_WHAT YOU NEED TO DO:_
Below are records; copy exactly the line containing "if ($urandom_range(0, 3) == 0) begin" and every line after it, through the last.
========================================
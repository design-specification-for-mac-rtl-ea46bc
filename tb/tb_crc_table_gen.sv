// tb_crc_table_gen: checks the table generator.
// For CRC-32 and for an 8-bit generator (x^8+x^2+x+1) the 16 written entries must be
// Remainder(i(x)*x^W / G(x)) for i = 0..15, in index order, one write every NB+1
// clocks, done in the clock after the last write and 80 clocks from start to done. A second
// run with another polynomial must use the new one (latched at start).
module tb_crc_table_gen;
  import crc_ref_pkg::*;

  logic clk = 1'b0;
  logic rst = 1'b1;
  always #5 clk = ~clk;

  int checks = 0, failures = 0;

  task automatic check(input bit cond, input string what);
    checks++;
    if (!cond) begin
      failures++;
      $display("FAIL: %s", what);
    end
  endtask

  logic        start, busy, done, we;
  logic [3:0]  waddr;
  logic [31:0] poly, wdata;
  crc_table_gen dut (.clk, .rst, .start, .poly, .busy, .done, .we, .waddr, .wdata);

  logic       start8, busy8, done8, we8;
  logic [3:0] waddr8;
  logic [7:0] poly8, wdata8;
  crc_table_gen #(.W(8), .NB(4)) dut8 (.clk, .rst, .start(start8), .poly(poly8), .busy(busy8),
                                       .done(done8), .we(we8), .waddr(waddr8), .wdata(wdata8));

  function automatic logic [31:0] ref_entry(input int i, input int w, input logic [31:0] p);
    bitq_t q;
    for (int k = 3; k >= 0; k--) q.push_back(i[k]);
    return crc_aug(q, w, p);
  endfunction

  initial begin
    repeat (5000) @(posedge clk);
    failures++;
    $display("FAIL: watchdog");
    $display("TB_RESULT checks=%0d failures=%0d", checks, failures);
    $finish;
  end

  task automatic run32(input logic [31:0] p);
    int n = 0, cyc = 0, last_we = 0;
    @(negedge clk);
    start = 1; poly = p;
    @(negedge clk);
    start = 0; poly = 32'hDEAD_BEEF;   // must have been latched
    check(busy, "busy after start");
    while (1) begin
      cyc++;
      if (we) begin
        check(waddr == 4'(n), $sformatf("write %0d to address %0d", n, waddr));
        check(wdata == ref_entry(n, 32, p),
              $sformatf("entry %0d = %h, expected %h", n, wdata, ref_entry(n, 32, p)));
        if (n > 0) check(cyc - last_we == 5, "one entry every NB+1 clocks");
        last_we = cyc;
        n++;
      end
      @(negedge clk);
      if (done) break;
      if (cyc > 200) break;
    end
    check(n == 16, $sformatf("%0d entries written", n));
    check(cyc == 80, $sformatf("table took %0d clocks, expected 80", cyc));
    check(!busy, "idle after done");
  endtask

  initial begin
    int n8;
    start = 0; poly = 0; start8 = 0; poly8 = 0;
    repeat (2) @(posedge clk);
    rst = 0;
    run32(32'h04C1_1DB7);
    check(ref_entry(1, 32, 32'h04C1_1DB7) == 32'h04C1_1DB7, "reference entry 1 is the polynomial");
    run32(32'h1EDC_6F41);
    // 8-bit generator
    @(negedge clk);
    start8 = 1; poly8 = 8'h07;
    @(negedge clk);
    start8 = 0;
    n8 = 0;
    while (!done8) begin
      if (we8) begin
        check(wdata8 == ref_entry(int'(waddr8), 8, 32'h07),
              $sformatf("8-bit entry %0d = %h", waddr8, wdata8));
        n8++;
      end
      @(negedge clk);
    end
    check(!we8 && !busy8, "done follows the last write");
    check(n8 == 16, "16 8-bit entries before done");
    $display("TB_RESULT checks=%0d failures=%0d", checks, failures);
    $finish;
  end
endmodule
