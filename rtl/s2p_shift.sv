// s2p_shift: serial-to-parallel shift register of the receiver.
//
// Collects OUT_W/IN_W consecutive IN_W-bit input words, first word in the most
// significant position, and presents them as one OUT_W-bit word (CRC_shift for the
// CRC decoder). With the defaults it turns four 4-bit bus transfers into one 16-bit
// word. out_valid pulses for one clock, the clock after the last input word, and
// dout holds the word until the next one is complete. The word boundary is counted
// from reset; it is a property of the stream and not realigned. The 16-bit output
// width is the specification's; the 4-bit input is the transceiver bus width it
// names. Synchronous active-high reset.
module s2p_shift #(
  parameter int unsigned IN_W  = crc_pkg::NIB_W,
  parameter int unsigned OUT_W = crc_pkg::SHIFT_W
) (
  input  logic             clk,
  input  logic             rst,
  input  logic             in_valid,
  input  logic [IN_W-1:0]  din,
  output logic             out_valid,
  output logic [OUT_W-1:0] dout
);

  localparam int unsigned N  = OUT_W / IN_W;
  localparam int unsigned CW = $clog2(N);

  logic [OUT_W-IN_W-1:0] sr;      // the words received so far
  logic [OUT_W-1:0]      sr_nxt;
  logic [CW-1:0]         cnt;

  assign sr_nxt = {sr, din};

  always_ff @(posedge clk) begin
    if (rst) begin
      sr        <= '0;
      cnt       <= '0;
      out_valid <= 1'b0;
      dout      <= '0;
    end else begin
      out_valid <= 1'b0;
      if (in_valid) begin
        sr <= sr_nxt[OUT_W-IN_W-1:0];
        if (cnt == CW'(N - 1)) begin
          cnt       <= '0;
          out_valid <= 1'b1;
          dout      <= sr_nxt;
        end else begin
          cnt <= cnt + 1'b1;
        end
      end
    end
  end

  initial assert (OUT_W % IN_W == 0 && N >= 2)
    else $error("OUT_W must be at least two IN_W words");

endmodule
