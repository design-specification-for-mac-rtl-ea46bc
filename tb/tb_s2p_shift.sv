// tb_s2p_shift: checks the serial-to-parallel shifter. Random 4-bit words, with
// random idle clocks between them, must come out as 16-bit words, first input in
// the top nibble, out_valid for one clock in the clock after every fourth input.
// A 1-bit-in instance must assemble 16 serial bits the same way.
module tb_s2p_shift;
  logic clk = 1'b0;
  logic rst = 1'b1;
  always #5 clk = ~clk;

  int checks = 0, failures = 0;

  task automatic check(input bit cond, input string what);
    checks++;
    if (!cond) begin
      failures++;
      $display("FAIL: %s", what);
    end
  endtask

  logic        in_valid, out_valid, v1, ov1, d1;
  logic [3:0]  din;
  logic [15:0] dout, dout1;

  s2p_shift dut (.clk, .rst, .in_valid, .din, .out_valid, .dout);
  s2p_shift #(.IN_W(1), .OUT_W(16)) dut1 (.clk, .rst, .in_valid(v1), .din(d1),
                                          .out_valid(ov1), .dout(dout1));

  logic [15:0] exp_w[$], exp_w1[$];
  int words = 0, words1 = 0, last_in = -5, last_in1 = -5, cyc = 0;

  always @(posedge clk) begin
    cyc <= cyc + 1;
    if (!rst && out_valid) begin
      logic [15:0] e;
      e = exp_w.pop_front();
      words++;
      check(dout == e, $sformatf("word %0d = %h, expected %h", words, dout, e));
      check(cyc == last_in + 1, "word one clock after its fourth nibble");
    end
    if (!rst && ov1) begin
      logic [15:0] e;
      e = exp_w1.pop_front();
      words1++;
      check(dout1 == e, $sformatf("serial word %0d = %h, expected %h", words1, dout1, e));
      check(cyc == last_in1 + 1, "serial word one clock after its 16th bit");
    end
    if (!rst && in_valid) last_in <= cyc;
    if (!rst && v1) last_in1 <= cyc;
  end

  initial begin
    repeat (20000) @(posedge clk);
    failures++;
    $display("FAIL: watchdog");
    $display("TB_RESULT checks=%0d failures=%0d", checks, failures);
    $finish;
  end

  initial begin
    in_valid = 0; din = 0;
    repeat (2) @(negedge clk);
    rst = 0;
    for (int w = 0; w < 50; w++) begin
      logic [15:0] word;
      word = 16'($urandom);
      exp_w.push_back(word);
      for (int k = 3; k >= 0; k--) begin
        @(negedge clk);
        in_valid = 1; din = word[4*k +: 4];
        if ($urandom_range(0, 3) == 0) begin
          @(negedge clk);
          in_valid = 0; din = 4'($urandom);
        end
      end
    end
    @(negedge clk);
    in_valid = 0;
    repeat (4) @(negedge clk);
    check(words == 50 && out_valid == 0, $sformatf("%0d words", words));
  end

  initial begin
    v1 = 0; d1 = 0;
    repeat (2) @(negedge clk);
    for (int w = 0; w < 10; w++) begin
      logic [15:0] word;
      word = 16'($urandom);
      exp_w1.push_back(word);
      for (int k = 15; k >= 0; k--) begin
        @(negedge clk);
        v1 = 1; d1 = word[k];
      end
    end
    @(negedge clk);
    v1 = 0;
    repeat (300) @(negedge clk);
    check(words1 == 10, $sformatf("%0d serial words", words1));
    $display("TB_RESULT checks=%0d failures=%0d", checks, failures);
    $finish;
  end
endmodule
========================================
_RESPONSE AREA:_
        if ($urandom_range(0, 3) == 0) begin
          @(negedge clk);
          in_valid = 0; din = 4'($urandom);
        end
      end
    end
    @(negedge clk);
    in_valid = 0;
    repeat (4) @(negedge clk);
    check(words == 50 && out_valid == 0, $sformatf("%0d words", words));
  end

  initial begin
    v1 = 0; d1 = 0;
    repeat (2) @(negedge clk);
    for (int w = 0; w < 10; w++) begin
      logic [15:0] word;
      word = 16'($urandom);
      exp_w1.push_back(word);
      for (int k = 15; k >= 0; k--) begin
        @(negedge clk);
        v1 = 1; d1 = word[k];
      end
    end
    @(negedge clk);
    v1 = 0;
    repeat (300) @(negedge clk);
    check(words1 == 10, $sformatf("%0d serial words", words1));
    $display("TB_RESULT checks=%0d failures=%0d", checks, failures);
    $finish;
  end
endmodule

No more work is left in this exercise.